__WHAT TO PRODUCE__
Use the entries below and reproduce exactly the lines from the one containing "network interface (NI)." down to the one containing "fill(18); a response control", both of them included.

[GIVEN RECORDS — start]

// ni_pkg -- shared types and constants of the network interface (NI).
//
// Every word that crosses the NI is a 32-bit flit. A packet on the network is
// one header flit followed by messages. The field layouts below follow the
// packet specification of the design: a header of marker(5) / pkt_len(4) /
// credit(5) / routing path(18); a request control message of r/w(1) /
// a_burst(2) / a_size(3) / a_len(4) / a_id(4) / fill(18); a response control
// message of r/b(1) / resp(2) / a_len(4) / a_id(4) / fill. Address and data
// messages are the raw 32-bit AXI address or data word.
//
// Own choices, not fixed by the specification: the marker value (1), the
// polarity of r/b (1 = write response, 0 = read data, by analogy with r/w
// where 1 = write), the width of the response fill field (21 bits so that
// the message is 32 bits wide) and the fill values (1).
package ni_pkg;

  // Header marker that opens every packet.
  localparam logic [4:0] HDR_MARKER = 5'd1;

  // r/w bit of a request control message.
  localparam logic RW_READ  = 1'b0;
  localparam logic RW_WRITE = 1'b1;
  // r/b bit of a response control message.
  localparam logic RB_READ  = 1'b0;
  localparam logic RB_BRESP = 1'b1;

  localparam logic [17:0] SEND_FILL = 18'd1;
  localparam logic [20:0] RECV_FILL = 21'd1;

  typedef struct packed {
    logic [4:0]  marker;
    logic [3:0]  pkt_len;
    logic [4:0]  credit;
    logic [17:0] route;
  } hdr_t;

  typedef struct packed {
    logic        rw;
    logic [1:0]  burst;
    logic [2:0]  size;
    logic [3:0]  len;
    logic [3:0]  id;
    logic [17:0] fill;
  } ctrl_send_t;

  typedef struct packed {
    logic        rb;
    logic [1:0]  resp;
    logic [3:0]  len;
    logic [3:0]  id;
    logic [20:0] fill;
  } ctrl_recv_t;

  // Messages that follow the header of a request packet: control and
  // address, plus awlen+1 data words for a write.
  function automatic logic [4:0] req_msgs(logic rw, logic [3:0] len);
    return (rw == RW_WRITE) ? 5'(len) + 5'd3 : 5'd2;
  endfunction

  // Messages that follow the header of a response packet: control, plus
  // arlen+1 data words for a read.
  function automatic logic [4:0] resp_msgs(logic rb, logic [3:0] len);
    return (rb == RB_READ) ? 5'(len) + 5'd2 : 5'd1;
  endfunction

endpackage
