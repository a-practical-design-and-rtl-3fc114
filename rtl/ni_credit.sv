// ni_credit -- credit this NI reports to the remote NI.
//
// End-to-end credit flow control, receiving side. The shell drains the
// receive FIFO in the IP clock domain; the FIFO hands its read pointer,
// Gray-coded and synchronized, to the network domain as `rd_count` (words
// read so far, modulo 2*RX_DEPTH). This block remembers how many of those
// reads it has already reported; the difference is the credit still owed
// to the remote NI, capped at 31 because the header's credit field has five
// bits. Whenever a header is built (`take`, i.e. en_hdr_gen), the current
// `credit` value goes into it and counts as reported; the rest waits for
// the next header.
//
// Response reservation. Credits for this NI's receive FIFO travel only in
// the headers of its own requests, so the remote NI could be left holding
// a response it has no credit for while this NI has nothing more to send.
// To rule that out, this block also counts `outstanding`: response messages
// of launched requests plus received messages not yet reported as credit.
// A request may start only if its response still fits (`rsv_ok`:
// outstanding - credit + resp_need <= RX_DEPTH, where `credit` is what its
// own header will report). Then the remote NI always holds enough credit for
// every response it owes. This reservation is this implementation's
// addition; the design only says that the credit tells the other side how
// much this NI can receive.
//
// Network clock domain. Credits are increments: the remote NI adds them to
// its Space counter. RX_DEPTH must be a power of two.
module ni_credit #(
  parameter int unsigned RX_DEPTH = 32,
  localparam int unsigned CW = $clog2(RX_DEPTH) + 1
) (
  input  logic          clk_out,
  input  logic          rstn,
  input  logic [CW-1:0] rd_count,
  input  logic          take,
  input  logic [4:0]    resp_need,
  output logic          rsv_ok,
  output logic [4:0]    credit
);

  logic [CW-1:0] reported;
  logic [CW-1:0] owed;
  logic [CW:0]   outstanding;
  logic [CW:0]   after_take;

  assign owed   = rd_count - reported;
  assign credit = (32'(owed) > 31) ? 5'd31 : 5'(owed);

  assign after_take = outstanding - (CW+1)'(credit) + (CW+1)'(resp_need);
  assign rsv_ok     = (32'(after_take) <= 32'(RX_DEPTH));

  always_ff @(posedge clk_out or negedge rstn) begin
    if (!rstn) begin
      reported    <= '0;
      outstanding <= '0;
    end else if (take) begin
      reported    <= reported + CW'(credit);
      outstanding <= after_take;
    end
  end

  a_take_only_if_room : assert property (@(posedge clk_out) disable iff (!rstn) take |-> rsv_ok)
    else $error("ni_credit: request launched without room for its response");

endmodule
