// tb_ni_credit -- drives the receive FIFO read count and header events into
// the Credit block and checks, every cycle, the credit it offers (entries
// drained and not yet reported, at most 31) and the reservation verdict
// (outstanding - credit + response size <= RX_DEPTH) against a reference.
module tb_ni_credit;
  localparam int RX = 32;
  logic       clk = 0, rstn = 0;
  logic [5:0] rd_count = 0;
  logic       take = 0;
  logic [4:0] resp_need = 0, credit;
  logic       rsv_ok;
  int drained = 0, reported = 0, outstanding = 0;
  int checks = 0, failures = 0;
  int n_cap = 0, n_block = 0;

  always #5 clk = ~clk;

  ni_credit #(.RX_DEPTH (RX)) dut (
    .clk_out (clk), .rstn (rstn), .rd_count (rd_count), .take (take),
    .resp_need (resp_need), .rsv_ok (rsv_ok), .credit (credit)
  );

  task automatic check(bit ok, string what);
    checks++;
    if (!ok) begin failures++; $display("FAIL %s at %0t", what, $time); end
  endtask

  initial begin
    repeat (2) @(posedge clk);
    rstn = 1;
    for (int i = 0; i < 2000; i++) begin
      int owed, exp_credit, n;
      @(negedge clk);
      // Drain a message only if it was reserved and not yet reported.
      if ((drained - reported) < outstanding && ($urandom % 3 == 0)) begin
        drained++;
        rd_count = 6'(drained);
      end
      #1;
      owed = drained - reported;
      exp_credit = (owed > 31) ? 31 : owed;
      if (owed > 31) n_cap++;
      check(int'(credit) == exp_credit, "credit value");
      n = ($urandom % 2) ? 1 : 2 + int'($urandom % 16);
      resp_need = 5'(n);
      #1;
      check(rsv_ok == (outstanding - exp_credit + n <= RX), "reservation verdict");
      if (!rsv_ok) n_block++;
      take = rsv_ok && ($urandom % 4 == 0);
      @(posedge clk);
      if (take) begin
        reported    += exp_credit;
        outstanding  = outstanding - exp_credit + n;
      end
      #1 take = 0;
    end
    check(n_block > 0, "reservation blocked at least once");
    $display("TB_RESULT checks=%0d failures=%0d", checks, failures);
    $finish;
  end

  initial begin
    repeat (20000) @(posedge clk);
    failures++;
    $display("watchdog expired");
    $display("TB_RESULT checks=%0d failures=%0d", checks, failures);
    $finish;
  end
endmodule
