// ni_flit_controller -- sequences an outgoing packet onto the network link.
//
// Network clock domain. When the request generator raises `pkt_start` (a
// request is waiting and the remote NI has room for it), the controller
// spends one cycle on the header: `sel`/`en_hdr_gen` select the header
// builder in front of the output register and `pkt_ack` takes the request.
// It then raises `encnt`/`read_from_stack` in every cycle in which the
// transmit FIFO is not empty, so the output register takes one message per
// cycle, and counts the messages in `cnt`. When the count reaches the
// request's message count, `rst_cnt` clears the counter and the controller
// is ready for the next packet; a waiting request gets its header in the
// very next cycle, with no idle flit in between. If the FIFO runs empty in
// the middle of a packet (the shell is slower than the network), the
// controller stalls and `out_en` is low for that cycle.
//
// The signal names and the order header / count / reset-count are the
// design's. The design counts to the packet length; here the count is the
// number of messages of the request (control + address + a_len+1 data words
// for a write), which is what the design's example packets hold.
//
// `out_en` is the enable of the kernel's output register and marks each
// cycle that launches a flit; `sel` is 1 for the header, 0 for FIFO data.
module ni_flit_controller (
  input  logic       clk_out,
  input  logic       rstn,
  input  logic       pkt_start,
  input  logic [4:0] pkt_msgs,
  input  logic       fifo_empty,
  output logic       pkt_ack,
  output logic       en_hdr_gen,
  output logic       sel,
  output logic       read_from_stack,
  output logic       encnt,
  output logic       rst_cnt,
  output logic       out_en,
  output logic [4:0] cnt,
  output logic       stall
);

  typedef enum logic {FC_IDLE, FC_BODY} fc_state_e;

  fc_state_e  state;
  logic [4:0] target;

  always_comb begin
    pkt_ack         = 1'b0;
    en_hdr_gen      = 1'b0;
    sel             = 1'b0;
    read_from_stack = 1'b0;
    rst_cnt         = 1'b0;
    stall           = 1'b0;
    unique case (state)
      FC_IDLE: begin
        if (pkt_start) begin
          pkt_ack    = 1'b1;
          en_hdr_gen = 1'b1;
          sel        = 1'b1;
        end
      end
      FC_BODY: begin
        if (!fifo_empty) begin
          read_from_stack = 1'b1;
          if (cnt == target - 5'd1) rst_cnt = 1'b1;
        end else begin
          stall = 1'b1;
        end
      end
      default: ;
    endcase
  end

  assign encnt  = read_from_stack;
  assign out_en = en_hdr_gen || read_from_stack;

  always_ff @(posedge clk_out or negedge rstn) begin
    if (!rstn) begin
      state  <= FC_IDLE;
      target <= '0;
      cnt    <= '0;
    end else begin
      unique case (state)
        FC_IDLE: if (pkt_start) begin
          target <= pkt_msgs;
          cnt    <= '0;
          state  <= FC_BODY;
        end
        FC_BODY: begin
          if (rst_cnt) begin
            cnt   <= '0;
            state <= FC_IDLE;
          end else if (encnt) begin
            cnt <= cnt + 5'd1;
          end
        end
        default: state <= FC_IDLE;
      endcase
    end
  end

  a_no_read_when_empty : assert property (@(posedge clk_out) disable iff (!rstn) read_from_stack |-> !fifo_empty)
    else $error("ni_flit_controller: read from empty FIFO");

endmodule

[GIVEN RECORDS — finish]
[GIVEN RECORDS — start]

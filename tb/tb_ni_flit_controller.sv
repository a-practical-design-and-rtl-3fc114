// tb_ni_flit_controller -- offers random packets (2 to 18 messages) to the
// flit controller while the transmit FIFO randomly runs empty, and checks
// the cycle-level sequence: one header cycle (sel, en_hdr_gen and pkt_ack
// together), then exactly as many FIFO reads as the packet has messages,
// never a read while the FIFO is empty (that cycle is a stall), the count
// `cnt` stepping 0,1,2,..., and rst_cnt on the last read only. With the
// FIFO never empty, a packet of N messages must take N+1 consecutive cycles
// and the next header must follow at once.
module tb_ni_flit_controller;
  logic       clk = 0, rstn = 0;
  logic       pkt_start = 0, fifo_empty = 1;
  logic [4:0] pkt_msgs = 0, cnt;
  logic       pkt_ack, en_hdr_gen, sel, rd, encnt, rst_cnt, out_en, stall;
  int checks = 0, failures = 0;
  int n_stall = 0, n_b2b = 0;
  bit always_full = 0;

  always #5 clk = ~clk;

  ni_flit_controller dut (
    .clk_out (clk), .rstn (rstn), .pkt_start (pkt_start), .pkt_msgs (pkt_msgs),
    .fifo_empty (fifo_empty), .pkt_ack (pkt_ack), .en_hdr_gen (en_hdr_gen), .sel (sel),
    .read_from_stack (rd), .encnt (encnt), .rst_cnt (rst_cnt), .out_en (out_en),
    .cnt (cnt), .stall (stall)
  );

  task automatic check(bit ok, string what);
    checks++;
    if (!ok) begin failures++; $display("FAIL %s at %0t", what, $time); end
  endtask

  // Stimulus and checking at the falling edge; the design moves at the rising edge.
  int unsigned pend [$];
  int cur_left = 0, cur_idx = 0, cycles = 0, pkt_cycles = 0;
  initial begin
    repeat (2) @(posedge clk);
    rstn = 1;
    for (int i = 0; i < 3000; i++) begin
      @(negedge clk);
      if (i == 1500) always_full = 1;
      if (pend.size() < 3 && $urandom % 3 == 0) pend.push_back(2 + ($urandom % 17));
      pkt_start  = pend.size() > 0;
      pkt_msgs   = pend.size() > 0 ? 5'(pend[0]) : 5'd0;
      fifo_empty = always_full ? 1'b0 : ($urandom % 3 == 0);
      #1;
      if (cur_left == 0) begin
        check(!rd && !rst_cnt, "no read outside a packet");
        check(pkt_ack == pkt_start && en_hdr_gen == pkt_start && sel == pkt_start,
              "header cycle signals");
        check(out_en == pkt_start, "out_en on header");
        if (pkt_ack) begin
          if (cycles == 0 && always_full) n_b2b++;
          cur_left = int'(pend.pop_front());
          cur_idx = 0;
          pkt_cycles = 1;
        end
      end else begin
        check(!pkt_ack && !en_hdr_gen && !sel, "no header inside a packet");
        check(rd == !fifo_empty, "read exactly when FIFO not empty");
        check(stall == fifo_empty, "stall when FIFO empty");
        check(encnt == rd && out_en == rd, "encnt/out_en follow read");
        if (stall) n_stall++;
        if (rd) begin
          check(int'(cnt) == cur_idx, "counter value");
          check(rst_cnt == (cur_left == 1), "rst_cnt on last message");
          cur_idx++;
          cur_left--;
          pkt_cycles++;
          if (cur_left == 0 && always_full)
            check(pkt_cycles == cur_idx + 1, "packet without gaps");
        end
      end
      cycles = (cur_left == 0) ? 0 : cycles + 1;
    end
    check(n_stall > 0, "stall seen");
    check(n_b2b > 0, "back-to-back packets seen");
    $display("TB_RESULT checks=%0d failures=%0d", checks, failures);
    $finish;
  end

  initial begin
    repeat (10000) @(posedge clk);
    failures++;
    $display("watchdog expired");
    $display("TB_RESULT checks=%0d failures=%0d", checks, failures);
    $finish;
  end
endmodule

[GIVEN RECORDS — finish]
[GIVEN RECORDS — start]

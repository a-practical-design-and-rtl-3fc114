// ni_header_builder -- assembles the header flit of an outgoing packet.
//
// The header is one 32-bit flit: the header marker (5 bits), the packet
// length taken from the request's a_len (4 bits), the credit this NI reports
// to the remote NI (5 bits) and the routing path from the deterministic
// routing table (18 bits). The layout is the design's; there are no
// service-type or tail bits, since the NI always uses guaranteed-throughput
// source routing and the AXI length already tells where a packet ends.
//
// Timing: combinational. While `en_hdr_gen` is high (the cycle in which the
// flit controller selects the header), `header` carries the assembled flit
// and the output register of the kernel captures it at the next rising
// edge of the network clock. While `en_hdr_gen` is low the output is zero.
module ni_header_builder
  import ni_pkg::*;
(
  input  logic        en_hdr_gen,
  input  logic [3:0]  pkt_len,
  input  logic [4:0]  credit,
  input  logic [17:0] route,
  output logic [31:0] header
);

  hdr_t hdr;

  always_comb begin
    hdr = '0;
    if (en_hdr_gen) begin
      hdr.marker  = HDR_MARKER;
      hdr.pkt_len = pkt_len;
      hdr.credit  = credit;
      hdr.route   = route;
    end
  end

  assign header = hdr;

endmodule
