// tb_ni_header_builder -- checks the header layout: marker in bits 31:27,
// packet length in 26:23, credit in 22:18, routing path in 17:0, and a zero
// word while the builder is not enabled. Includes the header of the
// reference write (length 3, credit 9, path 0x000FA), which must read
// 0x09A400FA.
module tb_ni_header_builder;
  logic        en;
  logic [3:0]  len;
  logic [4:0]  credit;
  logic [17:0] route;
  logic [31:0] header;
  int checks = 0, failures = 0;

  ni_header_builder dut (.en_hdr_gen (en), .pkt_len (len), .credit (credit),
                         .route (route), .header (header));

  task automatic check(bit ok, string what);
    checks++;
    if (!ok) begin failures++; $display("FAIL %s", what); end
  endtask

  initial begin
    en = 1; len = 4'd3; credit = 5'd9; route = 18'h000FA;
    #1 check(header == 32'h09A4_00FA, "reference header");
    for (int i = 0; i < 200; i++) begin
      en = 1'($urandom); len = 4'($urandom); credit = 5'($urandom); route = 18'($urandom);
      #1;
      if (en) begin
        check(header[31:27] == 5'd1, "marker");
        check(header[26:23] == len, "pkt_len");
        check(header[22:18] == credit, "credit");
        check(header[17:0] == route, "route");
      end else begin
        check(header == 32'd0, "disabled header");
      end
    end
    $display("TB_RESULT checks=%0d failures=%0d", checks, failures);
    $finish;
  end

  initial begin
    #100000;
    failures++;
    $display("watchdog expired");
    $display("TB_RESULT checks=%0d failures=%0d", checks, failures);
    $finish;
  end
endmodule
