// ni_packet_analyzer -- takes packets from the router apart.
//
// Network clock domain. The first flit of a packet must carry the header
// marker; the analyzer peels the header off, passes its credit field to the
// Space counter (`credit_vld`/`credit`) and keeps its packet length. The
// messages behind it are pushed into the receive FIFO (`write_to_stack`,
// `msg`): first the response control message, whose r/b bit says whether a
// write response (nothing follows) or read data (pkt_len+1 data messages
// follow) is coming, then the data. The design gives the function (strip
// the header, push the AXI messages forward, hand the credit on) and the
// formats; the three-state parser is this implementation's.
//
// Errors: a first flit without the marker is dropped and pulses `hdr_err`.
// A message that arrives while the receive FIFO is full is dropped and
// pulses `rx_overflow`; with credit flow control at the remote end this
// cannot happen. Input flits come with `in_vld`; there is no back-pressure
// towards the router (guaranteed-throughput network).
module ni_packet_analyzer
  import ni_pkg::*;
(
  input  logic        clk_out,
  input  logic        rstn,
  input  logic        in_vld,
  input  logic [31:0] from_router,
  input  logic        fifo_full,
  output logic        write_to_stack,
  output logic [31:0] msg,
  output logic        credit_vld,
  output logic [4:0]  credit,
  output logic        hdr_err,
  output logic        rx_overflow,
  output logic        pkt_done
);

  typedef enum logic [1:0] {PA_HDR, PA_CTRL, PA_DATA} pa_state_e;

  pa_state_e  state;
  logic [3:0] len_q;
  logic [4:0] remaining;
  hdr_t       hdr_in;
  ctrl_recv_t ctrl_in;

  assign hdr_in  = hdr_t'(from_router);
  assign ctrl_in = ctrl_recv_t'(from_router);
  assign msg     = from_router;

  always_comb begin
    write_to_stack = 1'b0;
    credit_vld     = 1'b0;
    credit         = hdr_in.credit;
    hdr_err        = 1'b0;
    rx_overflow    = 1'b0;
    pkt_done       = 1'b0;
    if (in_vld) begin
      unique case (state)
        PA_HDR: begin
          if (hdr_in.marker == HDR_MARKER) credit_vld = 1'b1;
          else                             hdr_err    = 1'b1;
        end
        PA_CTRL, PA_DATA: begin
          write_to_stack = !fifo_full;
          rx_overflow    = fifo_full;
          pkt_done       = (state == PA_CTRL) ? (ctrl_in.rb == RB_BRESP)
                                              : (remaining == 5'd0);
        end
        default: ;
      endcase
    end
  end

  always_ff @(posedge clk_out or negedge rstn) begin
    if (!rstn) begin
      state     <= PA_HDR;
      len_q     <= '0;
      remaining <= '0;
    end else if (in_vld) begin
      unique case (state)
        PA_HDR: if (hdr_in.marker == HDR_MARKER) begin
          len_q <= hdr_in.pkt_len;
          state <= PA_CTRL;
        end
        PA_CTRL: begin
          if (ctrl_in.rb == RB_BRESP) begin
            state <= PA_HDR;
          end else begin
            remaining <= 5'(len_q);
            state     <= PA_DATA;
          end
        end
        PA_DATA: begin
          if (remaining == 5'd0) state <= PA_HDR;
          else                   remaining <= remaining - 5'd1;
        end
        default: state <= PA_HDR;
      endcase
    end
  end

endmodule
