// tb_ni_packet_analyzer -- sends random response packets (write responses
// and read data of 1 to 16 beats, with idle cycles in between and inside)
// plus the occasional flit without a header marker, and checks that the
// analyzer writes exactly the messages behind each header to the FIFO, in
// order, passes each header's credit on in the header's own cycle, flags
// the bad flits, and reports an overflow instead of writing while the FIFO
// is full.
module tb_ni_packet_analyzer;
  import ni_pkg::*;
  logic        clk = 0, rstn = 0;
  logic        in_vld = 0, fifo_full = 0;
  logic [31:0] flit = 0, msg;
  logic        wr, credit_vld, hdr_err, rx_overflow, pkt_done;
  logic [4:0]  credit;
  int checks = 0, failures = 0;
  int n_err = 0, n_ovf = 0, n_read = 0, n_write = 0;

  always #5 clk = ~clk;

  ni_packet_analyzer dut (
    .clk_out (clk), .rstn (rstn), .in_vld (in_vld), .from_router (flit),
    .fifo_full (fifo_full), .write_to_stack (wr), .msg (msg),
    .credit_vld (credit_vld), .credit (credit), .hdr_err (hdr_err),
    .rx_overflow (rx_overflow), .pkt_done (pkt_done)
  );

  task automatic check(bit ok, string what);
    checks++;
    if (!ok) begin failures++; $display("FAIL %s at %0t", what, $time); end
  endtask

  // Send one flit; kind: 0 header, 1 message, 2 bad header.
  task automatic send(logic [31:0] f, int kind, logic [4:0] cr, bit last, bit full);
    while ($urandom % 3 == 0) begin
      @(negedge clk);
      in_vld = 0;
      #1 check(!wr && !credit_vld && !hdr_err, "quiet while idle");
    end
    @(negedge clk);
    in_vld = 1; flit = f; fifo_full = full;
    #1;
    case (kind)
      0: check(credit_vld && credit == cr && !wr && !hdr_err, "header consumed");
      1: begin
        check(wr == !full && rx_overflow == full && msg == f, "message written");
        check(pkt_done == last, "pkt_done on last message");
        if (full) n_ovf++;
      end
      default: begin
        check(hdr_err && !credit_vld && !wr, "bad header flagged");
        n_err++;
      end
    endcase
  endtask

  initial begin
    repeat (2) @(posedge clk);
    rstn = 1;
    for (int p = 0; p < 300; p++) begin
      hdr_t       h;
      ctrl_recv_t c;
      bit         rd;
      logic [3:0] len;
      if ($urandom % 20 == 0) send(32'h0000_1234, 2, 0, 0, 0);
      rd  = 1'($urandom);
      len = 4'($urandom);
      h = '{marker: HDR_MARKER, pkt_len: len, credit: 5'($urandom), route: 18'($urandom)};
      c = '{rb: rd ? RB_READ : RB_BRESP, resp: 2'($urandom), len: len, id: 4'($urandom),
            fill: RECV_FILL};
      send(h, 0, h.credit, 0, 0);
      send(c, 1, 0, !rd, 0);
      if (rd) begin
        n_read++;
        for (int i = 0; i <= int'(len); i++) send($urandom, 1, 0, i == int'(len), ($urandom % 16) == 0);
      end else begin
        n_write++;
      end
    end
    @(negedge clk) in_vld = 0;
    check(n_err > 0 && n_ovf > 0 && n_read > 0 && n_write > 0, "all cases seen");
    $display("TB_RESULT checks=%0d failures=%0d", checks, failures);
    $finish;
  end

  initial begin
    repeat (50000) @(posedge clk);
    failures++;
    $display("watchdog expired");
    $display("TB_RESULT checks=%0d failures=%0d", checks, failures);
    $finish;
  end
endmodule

[GIVEN RECORDS — finish]

__COMPLETED EXERCISE__
// ni_pkg -- shared types and constants of the network interface (NI).
//
// Every word that crosses the NI is a 32-bit flit. A packet on the network is
// one header flit followed by messages. The field layouts below follow the
// packet specification of the design: a header of marker(5) / pkt_len(4) /
// credit(5) / routing path(18); a request control message of r/w(1) /
// a_burst(2) / a_size(3) / a_len(4) / a_id(4) / fill(18); a response control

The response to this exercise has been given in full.